When the positionals contain no `:`, the query module is never
imported and zero work is added — the legacy fast path runs exactly
as before. When the syntax is used:

- **Parse + compile** is sub-millisecond for typical queries.
- **Source pruning** is O(predicates) per `SourceHandle`. Pruning
  saves multiple seconds on multi-thousand-file trees when a
  single field rules out most sources.
- **Record filtering** runs in the existing per-record hot loop and
  short-circuits as soon as a child predicate fails. The net effect
  on records that pass is sub-5% overhead; rejected records save
  time vs. the legacy path because no haystack is built.

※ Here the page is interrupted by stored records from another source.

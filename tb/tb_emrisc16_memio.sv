// tb_emrisc16_memio: self-checking test of the Memory and I/O Unit.
//
// Displacement sums (18-bit address plus zero-extended 16-bit register,
// modulo 2^18), the PC / sum address multiplexer, the high/low byte choice
// of stores and sign or zero extension of loads.
module tb_emrisc16_memio;
  logic [5:0]  op;
  logic [17:0] pc_bus, dec_addr, addr_bus;
  logic [15:0] rega, regb, dest_mem;
  logic        addr_sel;
  logic [7:0]  data_bus_in, data_bus_out;
  int checks = 0, failures = 0;

  emrisc16_memio dut (.*);

  initial begin
    #100000;
    failures++;
    $display("TB_RESULT checks=%0d failures=%0d", checks, failures);
    $finish;
  end

  task automatic check(input string what, input logic [31:0] got, input logic [31:0] exp);
    checks++;
    if (got !== exp) begin
      failures++;
      $display("FAIL %s: got %h expected %h", what, got, exp);
    end
  endtask

  initial begin
    int unsigned s;
    for (int n = 0; n < 2000; n++) begin
      op = 6'h10 + 6'($urandom_range(0, 7));
      pc_bus = 18'($urandom); dec_addr = 18'($urandom);
      rega = 16'($urandom); regb = 16'($urandom);
      addr_sel = 1'($urandom); data_bus_in = 8'($urandom);
      if (n == 0) begin dec_addr = 18'h3FFFF; rega = 16'h0002; addr_sel = 1; end
      #1;
      s = (int'(dec_addr) + int'(rega)) % (1 << 18);
      check("addr_bus", 32'(addr_bus), addr_sel ? s : 32'(pc_bus));
      check("data_out", 32'(data_bus_out), (op == 6'h15) ? 32'(regb >> 8) : 32'(regb & 16'hFF));
      if (op == 6'h11)
        check("lbs", 32'(dest_mem), 32'(data_bus_in) | (data_bus_in[7] ? 32'hFF00 : 0));
      else
        check("load", 32'(dest_mem), 32'(data_bus_in));
    end
    $display("TB_RESULT checks=%0d failures=%0d", checks, failures);
    $finish;
  end
endmodule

The one perf cliff is **OR-mixed**: an OR that straddles source-
and record-level predicates can't push down past the source-prune
boundary. The compiler degrades safely (lets the source through;
the record pass decides) — it just costs the file read.

## Known limitations

### Leading `-` on a field predicate

A field predicate that begins with a bare `-` (e.g.
`-agent:claude` as the negation shortcut for `NOT agent:claude`)
collides with argparse's short-option collapse rule. The argv
token `-agent:claude` would otherwise parse as the combined short
options `-a -g -e nt:claude` because each leading character
matches a defined short flag, silently turning the user's intent
into a totally different command.

agentgrep rejects this argv shape at parse time with a clear
error and two workarounds:

```console
$ agentgrep find -agent:claude
agentgrep: error: argument '-agent:claude' looks like a field
predicate but argparse parses the leading '-' as combined short
options. Use one of:
  --                  positional separator: agentgrep ... -- -agent:claude
  keyword negation:   agentgrep ... 'NOT agent:claude'
```

Pick the form that fits your scripting style. The `NOT` keyword
is the most readable; `--` is the most surgical. Note that
shell-level quoting (`'-agent:claude'`) does **not** help — the
shell strips quotes before argparse runs, so the quoted token
arrives at argparse identically to the unquoted form and the
pre-scan rejects both. Use `NOT` or `--`.

### `field:` with no inline value

The query `agent: bliss` parses as a single
`FieldEq(agent, "bliss")` predicate, not as "missing value
followed by separate term `bliss`". The tokenizer emits
`ident("agent"), colon` and the next term token becomes the
value. Defensible (the colon's `:` separator is a contiguous
operator, the space after is just whitespace) but unintuitive
when typing.

If you want the bare term `bliss` plus a separate `agent`
predicate, write `agent:codex bliss` (filled-in value) or
`bliss` (no `agent:` predicate at all).